Lib Dems urged to implement their own policy on dictator debt

By staff writers
September 23, 2011

The Liberal Democrats have been accused of inconsistency after declaring their support for the Arab Spring. The Jubilee Debt Campaign (JDC) say that the party’s ministers are undermining Arab democracy by not acting on “dictator debt”.

At their conference, the Liberal Democrats passed a policy which recognises the progress towards democracy made by popular movements in the Middle East and north Africa.

The policy sets out that “Democracy, justice, free expression, free association and self-determination are universal human rights… Such human rights can discourage conflict, enhance prosperity and economic development…Countries which embrace freedom and pluralism should feel its full economic, social and political benefits”

But campaigners argue that one way in which democracy could be supported would be for the Liberal Democrats to implement their existing policy to audit overseas debts to the UK and to invalidate any debts which were run up by reckless lending to dictators.

JDC point out that the UK government’s Export Credit Guarantee Department (ECGD) is expecting payment of hundreds of millions for deals done with dictators such as Mubarak.

The ECGD is under the control of Liberal Democrat Business Secretary Vince Cable. JDC urged Cable to implement existing Liberal Democrat policy by cancelling dictator debts.

“This would show a real commitment to supporting democracy,” said JDC’s Maddy Evans.

She added, “Expecting people struggling for democracy in Egypt to pay off debts that were run up by their dictator is completely unfair and undermines the government’s claims around supporting transition to democracy”.

Thus far there has been no progress on Liberal Democrat policy to audit these debts since they entered government. And when Malcolm Bruce, Liberal Democrat Chair of the International Development Select Committee, asked a parliamentary question on Egypt’s debts in June 2011, Ed Davey, a Liberal Democrat minister, responded that “no audit of debts owed by Egypt …is contemplated”

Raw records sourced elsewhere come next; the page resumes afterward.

// link_framer: formats one ADF board's output for the Channel Link buses.
//
// A crossing lasts 8 clocks of the 60.56 MHz link clock, and each clock
// carries 36 bits (of the 48 the Channel Link bus offers), enough for the
// 32 8-bit energies of a crossing: word w (w = 0..7 after the frame start)
// carries the energies of channels 4w..4w+3 in bits 31:0, channel 4w in the
// low byte. Bits 35:32 are a sideband: word 0 holds {frame marker = 1,
// raw word valid, 0, 0}; in words 1 to 6 bit 35 is 0 and bits 34:32 carry
// one 16-bit raw-readout word, three bits at a time from the MSB (word 6
// holds its last bit followed by two zeros); word 7 holds 0. Bit 35 is thus
// set in word 0 only and marks the frame unambiguously, and one raw word
// rides along with every crossing without disturbing the energies. In PRBS mode
// the bus carries the PRBS-23 stream instead, 36 new bits per clock, for
// the link tester. inject_err inverts bit 0 of the next word sent, to prove
// that the tester detects errors. The 8-clock frame of 36-bit words follows
// the board description; the layout, sideband and error injection are this
// design's.
//
// Timing: the energies present at bc_stb (or the latest et_valid) form the
// frame; word 0 of that frame is on tx_word 2 clocks after bc_stb.
module link_framer
  import adf_pkg::*;
#(
  parameter int NCH = N_CH
) (
  input  logic                  clk,
  input  logic                  rst_n,
  input  logic                  bc_stb,
  input  et_t [NCH-1:0]         et,
  input  logic                  et_valid,
  input  link_mode_t            mode,
  input  logic                  inject_err,
  input  logic [RD_W-1:0]       rd_word,
  input  logic                  rd_valid,
  output logic                  rd_pop,
  output logic [LINK_W-1:0]     tx_word
);
  et_t [NCH-1:0]   et_hold, snap;
  logic [2:0]      wc;
  logic [RD_W-1:0] raw_cur;
  logic            raw_v;
  logic            err_pending;
  logic [LINK_W-1:0] prbs_word, data_word, next_word;

  assign rd_pop = bc_stb && rd_valid;

  always_ff @(posedge clk) begin
    if (!rst_n) begin
      et_hold <= '0;
      snap    <= '0;
      wc      <= 3'd7;
      raw_cur <= '0;
      raw_v   <= 1'b0;
    end else begin
      if (et_valid) et_hold <= et;
      if (bc_stb) begin
        snap    <= et_valid ? et : et_hold;
        wc      <= 3'd0;
        raw_cur <= rd_valid ? rd_word : '0;
        raw_v   <= rd_valid;
      end else begin
        wc <= wc + 1'b1;
      end
    end
  end

  always_comb begin
    data_word = '0;
    for (int i = 0; i < 4; i++)
      if (4 * int'(wc) + i < NCH) data_word[8*i +: 8] = snap[4 * int'(wc) + i];
    unique case (wc)
      3'd0: data_word[35:32] = {1'b1, raw_v, 2'b00};
      3'd1: data_word[35:32] = {1'b0, raw_cur[15:13]};
      3'd2: data_word[35:32] = {1'b0, raw_cur[12:10]};
      3'd3: data_word[35:32] = {1'b0, raw_cur[9:7]};
      3'd4: data_word[35:32] = {1'b0, raw_cur[6:4]};
      3'd5: data_word[35:32] = {1'b0, raw_cur[3:1]};
      3'd6: data_word[35:32] = {1'b0, raw_cur[0], 2'b00};
      default: data_word[35:32] = 4'd0;
    endcase
    next_word = (mode == LINK_PRBS) ? prbs_word : data_word;
  end

  prbs_gen #(.W(LINK_W)) u_prbs (
    .clk, .rst_n, .load(1'b0), .seed(23'd0), .en(1'b1), .word(prbs_word));

  always_ff @(posedge clk) begin
    if (!rst_n) begin
      tx_word     <= '0;
      err_pending <= 1'b0;
    end else begin
      tx_word <= next_word ^ LINK_W'(err_pending);
      if (inject_err)       err_pending <= 1'b1;
      else if (err_pending) err_pending <= 1'b0;
    end
  end
endmodule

Despite Mubarak’s fall, his debts continue to burden the country. The UK government has not explained the origin of these debts, but it is clear that in the past other debts to the ECGD have been run up through arms exports, fossil fuel projects, and projects which have harmed the human rights or environment of people in the country concerned. Other countries which owe dictator debts to the ECGD include Indonesia, Iraq and Kenya.